*** Opening LISTED RECORDS ***

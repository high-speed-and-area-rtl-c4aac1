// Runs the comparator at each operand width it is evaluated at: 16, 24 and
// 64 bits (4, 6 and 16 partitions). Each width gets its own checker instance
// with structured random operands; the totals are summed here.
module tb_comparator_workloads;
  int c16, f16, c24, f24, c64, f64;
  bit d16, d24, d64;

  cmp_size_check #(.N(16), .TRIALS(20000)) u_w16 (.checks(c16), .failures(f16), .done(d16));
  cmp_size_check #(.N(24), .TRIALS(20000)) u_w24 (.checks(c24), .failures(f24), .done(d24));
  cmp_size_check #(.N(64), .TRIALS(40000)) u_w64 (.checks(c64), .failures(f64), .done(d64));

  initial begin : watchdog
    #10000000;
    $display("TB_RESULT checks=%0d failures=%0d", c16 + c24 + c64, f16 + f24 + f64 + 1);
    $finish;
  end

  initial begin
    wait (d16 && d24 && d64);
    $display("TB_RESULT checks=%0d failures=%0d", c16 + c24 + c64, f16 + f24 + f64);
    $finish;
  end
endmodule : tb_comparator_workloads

*** Closing LISTED RECORDS ***

[WORK TO COMPLETE]: Where a line in the records above contains the string "width", copy that line.

[ANSWER SPACE]:
// Runs the comparator at each operand width it is evaluated at: 16, 24 and
// 64 bits (4, 6 and 16 partitions). Each width gets its own checker instance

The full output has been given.